Dear Parents and Caregivers
You will receive your child’s mid year student reports at the end of this term and we wish to draw your attention to important aspects of our assessment and reporting practices that will be reflected in the achievement grades. We hope this letter clarifies how teachers are assessing and reporting on the learning evidence, in particular what a C grade means.
Teachers are gaining an ever-increasing understanding of the Australian Curriculum and consequently the 2016 Reports reflect a greater rigour by teachers in reporting against the Achievement Standards. Part of this rigorous approach is for grades to be more focused on evidence of learning processes and products in relation to the achievement standards, and not on student potential. Consequently, teachers may be applying higher standards to assigning C, B & A grades this year.
Please Note: We do not assign A-E grades in reporting on students in the Reception year. The Mid Year Reception report contains information to families using Foundation Year (Reception) within the Australian Curriculum.
Teachers are using a range of evidence to assign A-E Achievement Grades with the following in mind:
- The capacity of students to transfer what they know to new and increasingly unfamiliar contexts: D grades indicate students are likely to only be able to apply their understandings to the same, familiar contexts. C grades indicate that there is evidence that students can transfer their learning into new contexts (similar but different situations) at a satisfactory level. For example a student may show evidence of understanding during today’s lesson. However, if they were not able to demonstrate that understanding to the same degree or better, tomorrow or later today in the same subject area, or in another subject area, they would not yet be demonstrating satisfactory (C) level achievement. For students to progress to a B they must demonstrate a strong capacity in new contexts and an A is a high level capacity to transfer from one situation to another.
- Understanding of concepts and key ideas: D grades indicate students are likely to have some understanding, C grades are likely to represent adequate understandings for their year level. B grades indicate deep understandings and an A grade indicates extensive understandings.
- Development of skills: from some (D) to sound (C) to increasingly outstanding (B-A)
Within each curriculum area there are interrelated strands, which teachers weave together. For example, your child’s English level of achievement represents learning across three interrelated strands: Language, Literature, and Literacy.
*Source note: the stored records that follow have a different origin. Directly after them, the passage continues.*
// tb_haven_top -- end-to-end test of the verification core with 16 hash generators.
//
// Plays the host: builds a packet stream (one monitor configuration packet, NTRANS
// transactions of 1..36 random bytes with random idle gaps, one deliberately
// malformed transaction whose first word lacks SOP_N, and a final idle packet),
// feeds it to haven_top at default parameters and reads all five output channels.
// Checks:
//   * every monitor packet carries the next transaction number and the Lookup2 hash
//     of the corresponding input (reference model in tb_pkg);
//   * the RX assertion checker reports exactly the malformed frame, with checker
//     number 169, the SOF-without-SOP bit and the right transaction number, and the
//     TX checker reports nothing;
//   * observer record counts match the core's counters;
//   * cycle accuracy: the whole stream is run twice, once with a fast host and once
//     with a slow, bursty host that also stalls the output channels, and the two
//     runs must produce identical observer records (same DUT cycle, same values)
//     and the same number of DUT cycles.
// It also counts how often each mechanism occurred (input-starved DUT clock stop,
// output-full DUT clock stop, DUT back-pressure from the monitor, idle gap cycles,
// configuration, assertion report) and fails if one never happened.
module tb_haven_top;
  import haven_pkg::*;
  import tb_pkg::*;

  localparam int NTRANS = 120;
  localparam int BAD    = 37;    // index (from 0) of the malformed transaction

  logic clk = 1'b0, rst = 1'b1;
  fl_word_t            host_rx_word;
  logic                host_rx_src_rdy_n, host_rx_dst_rdy_n;
  fl_word_t [N_CH-1:0] host_tx_word;
  logic     [N_CH-1:0] host_tx_src_rdy_n, host_tx_dst_rdy_n;
  logic [63:0] dut_cycle;
  logic [31:0] trans_sent, trans_seen, rx_assert_reports, tx_assert_reports,
               rx_obs_records, tx_obs_records;

  int checks = 0, failures = 0;
  int run_no = 0;
  bit slow_host = 1'b0;
  bit running = 1'b0;

  always #5 clk = ~clk;

  haven_top dut (.*);

  // ---------------- stimulus ----------------
  fl_word_t    hq [$];        // host packet words, built once
  logic [31:0] exp_hash [NTRANS];
  int          sent;

  function automatic fl_word_t mk(input logic [63:0] d, input int rem, input bit sof,
                                  input bit eof, input bit sop, input bit eop);
    fl_word_t w;
    w.data = d; w.rem = 3'(rem);
    w.sof_n = !sof; w.eof_n = !eof; w.sop_n = !sop; w.eop_n = !eop;
    return w;
  endfunction

  task automatic build_stream();
    logic [7:0] k [];
    int n;
    // monitor back-pressure: ready when LFSR <= 0xB000, seed 0x1234
    hq.push_back(mk({PK_CONFIG, 24'h0, 16'h1234, 16'hB000}, 7, 1, 1, 1, 1));
    for (int t = 0; t < NTRANS; t++) begin
      n = $urandom_range(1, 36);
      k = new[n];
      foreach (k[i]) k[i] = 8'($urandom);
      exp_hash[t] = lookup2_ref(k, n, 32'h0);
      hq.push_back(mk({PK_TRANS, 24'h0, 32'($urandom_range(0, 3) == 0 ? $urandom_range(1, 6) : 0)},
                      7, 1, 0, 1, 1));
      for (int w = 0; w * 8 < n; w++) begin
        logic [63:0] d = '0;
        for (int i = 0; i < 8; i++) if (w*8 + i < n) d[8*i +: 8] = k[w*8+i];
        hq.push_back(mk(d, (n - 1 - w*8 > 7) ? 7 : n - 1 - w*8, 0, (w+1)*8 >= n,
                        (w == 0) && (t != BAD), (w+1)*8 >= n));
      end
    end
    hq.push_back(mk({PK_TRANS, 24'h0, 32'd300}, 7, 1, 1, 1, 1));   // drain
  endtask

  // host -> core.  The core's outputs are sampled at the falling edge, where they are
  // settled; the host's own signals change by nonblocking assignment at the rising edge.
  logic rx_take;
  always @(negedge clk) rx_take = running && !host_rx_src_rdy_n && !host_rx_dst_rdy_n;
  always @(posedge clk) begin
    if (running && rx_take) sent <= sent + 1;
  end
  always_comb begin
    host_rx_word = (sent < hq.size()) ? hq[sent] : '0;
  end
  always @(posedge clk) begin
    if (!running) host_rx_src_rdy_n <= 1'b1;
    else begin
      automatic int nxt = sent + (rx_take ? 1 : 0);
      host_rx_src_rdy_n <= !(nxt < hq.size() && (!slow_host || $urandom_range(0, 3) == 0));
    end
  end

  // ---------------- core -> host ----------------
  fl_word_t frame [N_CH][$];
  int mon_frames, rx_reports, tx_reports;
  longint obs_rec [2][$];      // run-0 records of both observers, as hashed words
  int obs_cnt [2];
  int obs_mismatch;

  always @(negedge clk) begin
    for (int ch = 0; ch < N_CH; ch++) begin
      if (!rst && !host_tx_src_rdy_n[ch] && !host_tx_dst_rdy_n[ch]) begin
        frame[ch].push_back(host_tx_word[ch]);
        if (!host_tx_word[ch].eof_n) begin
          take_frame(ch);
          frame[ch].delete();
        end
      end
    end
  end
  always @(posedge clk) begin
    for (int ch = 0; ch < N_CH; ch++) begin
      host_tx_dst_rdy_n[ch] <= !( !slow_host ||
                                 (ch == CH_MONITOR ? ($urandom_range(0, 9) == 0) : ($urandom_range(0, 1) == 0)));
    end
  end

  task automatic take_frame(input int ch);
    fl_word_t f [$] = frame[ch];
    case (ch)
      CH_MONITOR: begin
        checks++;
        if (f.size() != 2 || f[0].data[63:56] != PK_MONITOR || f[0].data[31:0] != 32'(mon_frames + 1)
            || mon_frames >= NTRANS || f[1].data != {32'h0, exp_hash[mon_frames]} || f[1].rem != 3'd3) begin
          failures++;
          $display("run %0d monitor packet %0d wrong: %h %h", run_no, mon_frames, f[0].data, f[1].data);
        end
        mon_frames++;
      end
      CH_RX_ASSERT, CH_TX_ASSERT: begin
        checks++;
        if (ch == CH_TX_ASSERT) begin
          failures++; $display("unexpected TX assertion report %h", f[0].data);
        end else if (f.size() != 2 || f[0].data[63:56] != PK_ASSERT || f[0].data[55:40] != 16'd169
                 || f[0].data[32 + A_SOF_SOP] != 1'b1 || f[0].data[31:0] != 32'(BAD + 1)) begin
          failures++; $display("RX assertion report wrong: %h %h", f[0].data, f[1].data);
        end
        if (ch == CH_RX_ASSERT) rx_reports++; else tx_reports++;
      end
      default: begin
        automatic int o = ch - CH_RX_OBSERVE;
        automatic longint h = 0;
        foreach (f[i]) h = h * 1000003 + longint'(f[i].data);
        if (f.size() != 3 || f[0].data[63:56] != PK_OBSERVE || f[0].data[55:48] != 8'(o + 1)) begin
          checks++; failures++; $display("observer record malformed");
        end
        if (run_no == 0) obs_rec[o].push_back(h);
        else if (obs_cnt[o] >= obs_rec[o].size() || obs_rec[o][obs_cnt[o]] != h) begin
          if (obs_mismatch < 3) $display("observer %0d record %0d differs: %h %h %h", o, obs_cnt[o], f[0].data, f[1].data, f[2].data);
          obs_mismatch++;
        end
        obs_cnt[o]++;
      end
    endcase
  endtask

  // ---------------- mechanism counters ----------------
  int n_in_stall, n_out_stall, n_backpressure, n_gap, n_cfg, n_block_mix;
  always @(posedge clk) if (!rst) begin
    if (dut.u_core.stall[0] && dut.u_core.u_driver.state != 0) n_in_stall++;
    if (|dut.u_core.stall[N_CH:1]) n_out_stall++;
    if (dut.u_core.ce && !dut.u_core.dut_tx_src_rdy_n && dut.u_core.dut_tx_dst_rdy_n) n_backpressure++;
    if (dut.u_core.ce && dut.u_core.u_driver.state == 1) n_gap++;
    if (dut.u_core.cfg_we) n_cfg++;
  end
  for (genvar g = 0; g < 16; g++) begin : g_mix
    always @(posedge dut.g_hgen.u_dut.g_unit[g].u_hgen.clk)
      if (!rst && dut.g_hgen.u_dut.g_unit[g].u_hgen.state == 0 && dut.g_hgen.u_dut.g_unit[g].u_hgen.cnt >= 12)
        n_block_mix++;
  end

  task automatic do_run(input bit slow, output longint cycles);
    slow_host = slow;
    rst <= 1'b1; running = 1'b0;
    sent = 0; mon_frames = 0; rx_reports = 0; tx_reports = 0;
    obs_cnt[0] = 0; obs_cnt[1] = 0;
    for (int ch = 0; ch < N_CH; ch++) frame[ch].delete();
    repeat (5) @(posedge clk);
    rst <= 1'b0;
    @(posedge clk);
    running = 1'b1;
    wait (sent == hq.size() && mon_frames == NTRANS && trans_seen == NTRANS);
    // let the drain gap finish and the reports leave
    while (dut.u_core.u_driver.state != 0 || !dut.u_core.u_in_buf.tx_src_rdy_n) @(posedge clk);
    repeat (400) @(posedge clk);
    cycles = dut_cycle;
    checks++;
    if (rx_reports != 1 || tx_reports != 0 || rx_assert_reports != 1) begin
      failures++; $display("run %0d: %0d RX and %0d TX assertion reports", run_no, rx_reports, tx_reports);
    end
    checks++;
    if (obs_cnt[0] != int'(rx_obs_records) || obs_cnt[1] != int'(tx_obs_records)) begin
      failures++; $display("observer record counts differ from the core's counters");
    end
    checks++;
    if (trans_sent != NTRANS) begin failures++; $display("trans_sent %0d", trans_sent); end
  endtask

  initial begin
    longint c0, c1;
    host_rx_src_rdy_n = 1'b1;
    host_tx_dst_rdy_n = '1;
    build_stream();
    do_run(1'b0, c0);
    run_no = 1;
    do_run(1'b1, c1);
    checks++;
    if (c0 != c1) begin failures++; $display("DUT cycles differ: %0d vs %0d", c0, c1); end
    checks++;
    if (obs_mismatch != 0 || obs_cnt[0] != obs_rec[0].size() || obs_cnt[1] != obs_rec[1].size()) begin
      failures++; $display("observer records differ between runs (%0d mismatches)", obs_mismatch);
    end
    $display("mechanisms: input stall %0d, output stall %0d, back-pressure %0d, gap %0d, config %0d, block mix %0d, DUT cycles %0d",
             n_in_stall, n_out_stall, n_backpressure, n_gap, n_cfg, n_block_mix, c0);
    checks += 6;
    if (n_in_stall == 0)     begin failures++; $display("no input-starved clock stop"); end
    if (n_out_stall == 0)    begin failures++; $display("no output-full clock stop"); end
    if (n_backpressure == 0) begin failures++; $display("no back-pressure"); end
    if (n_gap == 0)          begin failures++; $display("no idle gap"); end
    if (n_cfg == 0)          begin failures++; $display("no configuration"); end
    if (n_block_mix == 0)    begin failures++; $display("no full Lookup2 block"); end
    $display("TB_RESULT checks=%0d failures=%0d", checks, failures);
    $finish;
  end

  initial begin
    repeat (400000) @(posedge clk);
    failures++;
    $display("watchdog expired");
    $display("TB_RESULT checks=%0d failures=%0d", checks, failures);
    $finish;
  end
endmodule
It is based on evidence gathered from your child around the processes of listening, speaking, reading, viewing and writing. In Maths the proficiency strands: Understanding, Fluency, Problem Solving and Reasoning, are an integral part of mathematics content across the three content strands: Number and Algebra, Measurement and Geometry, Statistics and Probability. The proficiencies reinforce the significance of working mathematically within the content.
This year we are reporting History, Geography, and Inquiry under the one area: The Humanities and Social Sciences. Our specialist teachers are giving grades for a narrow aspect of the broader curriculum areas that classroom teachers are also reporting on. The exception to this is the grading from our Japanese teachers.
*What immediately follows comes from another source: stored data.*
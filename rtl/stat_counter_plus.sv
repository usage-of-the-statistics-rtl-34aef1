// stat_counter_plus: 256 event counters for a network hardware module.
//
// The block counts up to 256 kinds of events in 32-bit counters kept in two
// 256 x 16 block RAMs (upper and lower halves). Three event lines can report
// events at the same time; each line may stay high for as many cycles as its
// event keeps happening, and every high cycle is counted. A read port returns
// any counter's value.
//
// How it works: the event requestor counts the high cycles of each line in a
// 3-bit accumulator and, once every four cycles, hands the count and the event
// number to the request registers. The controller rotates through four slots
// (line 1, line 2, line 3, read), one per cycle. Serving a line reads the
// counter from RAM port A; three cycles later the update pipeline writes the
// counter plus the accumulated amount back through port B. Serving the read
// slot reads the counter and returns it on cntr_data.
//
// Usage rules (from the source description): hold event_#_number steady while
// event_# is high; an event number may be used on one line only; to change a
// line's event number, hold the line low for four cycles first; pulse
// cntr_read for one cycle with cntr_num_read valid, at least four cycles
// apart. cntr_ready rises once the counters have been cleared after reset.
//
// Timing: cntr_data and data_strobe come 3 to 6 cycles after the cntr_read
// pulse, depending on where the rotation stands; cntr_data is only valid
// while data_strobe is high. An event is written to the RAM at most 8 cycles
// after its cycle on the line, so a read served 9 or more cycles later sees it.
//
// Structure and widths follow the block diagram of the source. The clear
// after reset, the slot rotation and the synchronous active-low reset are
// this design's choices.
module stat_counter_plus
  import stat_pkg::*;
(
  input  logic     clk,
  input  logic     reset_l_int,
  input  logic     event_1,
  input  logic     event_2,
  input  logic     event_3,
  input  evt_num_t event_1_number,
  input  evt_num_t event_2_number,
  input  evt_num_t event_3_number,
  input  logic     cntr_read,
  input  evt_num_t cntr_num_read,
  output logic     cntr_ready,
  output logic     data_strobe,
  output cnt_t     cntr_data
);

  logic     ev     [NUM_LINES];
  evt_num_t ev_num [NUM_LINES];
  logic     inc_req [NUM_LINES];
  amt_t     inc_amt [NUM_LINES];
  evt_num_t inc_num [NUM_LINES];

  logic [NUM_SLOTS-1:0] pend, clr;
  slot_t    slot;
  evt_num_t sel_num;
  amt_t     sel_amt;
  logic     inc_go, rd_go, strobe, ready;
  logic     clr_we;
  evt_num_t clr_addr;

  evt_num_t ram_addrb;
  cnt_t     ram_din, ram_dout;
  logic     ram_web;

  assign ev     = '{event_1, event_2, event_3};
  assign ev_num = '{event_1_number, event_2_number, event_3_number};

  event_requestor u_requestor (
    .clk          (clk),
    .rst_n        (reset_l_int),
    .enable_i     (ready),
    .slot_i       (slot),
    .event_i      (ev),
    .event_num_i  (ev_num),
    .req_o        (inc_req),
    .req_amt_o    (inc_amt),
    .req_num_o    (inc_num),
    .cntr_ready_o (cntr_ready)
  );

  stat_req_regs u_req_regs (
    .clk             (clk),
    .rst_n           (reset_l_int),
    .inc_req_i       (inc_req),
    .inc_amt_i       (inc_amt),
    .inc_num_i       (inc_num),
    .cntr_read_i     (cntr_read),
    .cntr_num_read_i (cntr_num_read),
    .slot_i          (slot),
    .clr_i           (clr),
    .pend_o          (pend),
    .sel_num_o       (sel_num),
    .sel_amt_o       (sel_amt)
  );

  stat_fsm u_fsm (
    .clk        (clk),
    .rst_n      (reset_l_int),
    .pend_i     (pend),
    .slot_o     (slot),
    .clr_o      (clr),
    .inc_go_o   (inc_go),
    .rd_go_o    (rd_go),
    .strobe_o   (strobe),
    .ready_o    (ready),
    .clr_we_o   (clr_we),
    .clr_addr_o (clr_addr)
  );

  stat_update_pipe u_update (
    .clk         (clk),
    .rst_n       (reset_l_int),
    .addr_i      (sel_num),
    .amt_i       (sel_amt),
    .inc_go_i    (inc_go),
    .ram_dout_i  (ram_dout),
    .clr_we_i    (clr_we),
    .clr_addr_i  (clr_addr),
    .ram_addrb_o (ram_addrb),
    .ram_din_o   (ram_din),
    .ram_web_o   (ram_web)
  );

  stat_bram #(.DEPTH(NUM_EVENTS), .DATA_W(RAM_W)) u_ram_upper (
    .clk   (clk),
    .addra (sel_num),
    .douta (ram_dout[CNT_W-1:RAM_W]),
    .addrb (ram_addrb),
    .dinb  (ram_din[CNT_W-1:RAM_W]),
    .web   (ram_web)
  );

  stat_bram #(.DEPTH(NUM_EVENTS), .DATA_W(RAM_W)) u_ram_lower (
    .clk   (clk),
    .addra (sel_num),
    .douta (ram_dout[RAM_W-1:0]),
    .addrb (ram_addrb),
    .dinb  (ram_din[RAM_W-1:0]),
    .web   (ram_web)
  );

  // Output registers: cntr_data follows the RAM output every cycle and is
  // meaningful only while data_strobe is high.
  always_ff @(posedge clk) begin
    if (!reset_l_int) begin
      data_strobe <= 1'b0;
      cntr_data   <= '0;
    end else begin
      data_strobe <= strobe;
      cntr_data   <= ram_dout;
    end
  end

  // Usage rule: a read pulse must not arrive while an earlier read is still
  // waiting for its slot (reads at least four cycles apart guarantee this).
  a_read_spacing: assert property (@(posedge clk) disable iff (!reset_l_int)
    cntr_read |-> !(pend[READ_SLOT] && !rd_go));

endmodule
We believe effort and dispositions are major keys to success and therefore these are given prominence in our student reports.
The personal development section of the report aligns with the Australian Curriculum General Capabilities. In line with our Learning Improvement Plan, we are trying to develop more powerful learning processes to help students grow these capabilities. Our Vision for Our Learners provides an excellent framework for understanding where effective development of the general capabilities might take our students.
We are developing expert learners who are more able to transfer what they learn and apply it successfully in new situations. Increasingly evidence of learning is not just in books or files, as we engage students in more collaborative learning; more focus on students slowing down and thinking more deeply; more focus on students processing and explaining their learning. Teachers and students are striving to develop new and improved ways to record and signpost evidence of learning.
Student reports are snapshots of each student’s learning at this time, based on evidence from a range of assessments. The reports do not stand on their own, but are an important element of our reporting and communication practices, which rely strongly on dialogue between teachers, students and parents. If we work closely together, there should be no real surprises in your child’s report. The learning goals in the reports should be evident, ongoing, monitored and adjusted routinely.
Your child’s steady progress will be evident if the Term 4 grades are the same as mid year. If grades are higher in Term 4 it should indicate evidence exists of accelerated progress. If anything in the report needs clarification, please do not hesitate to make an appointment with your child’s teacher.
Teachers and other education workers, parents and students all share responsibility for learning. It is, therefore, important that you discuss the report with your child and also plan what you will work on together. We believe that at the very least parents should be supporting their child’s personal development in line with the Australian Curriculum General Capabilities.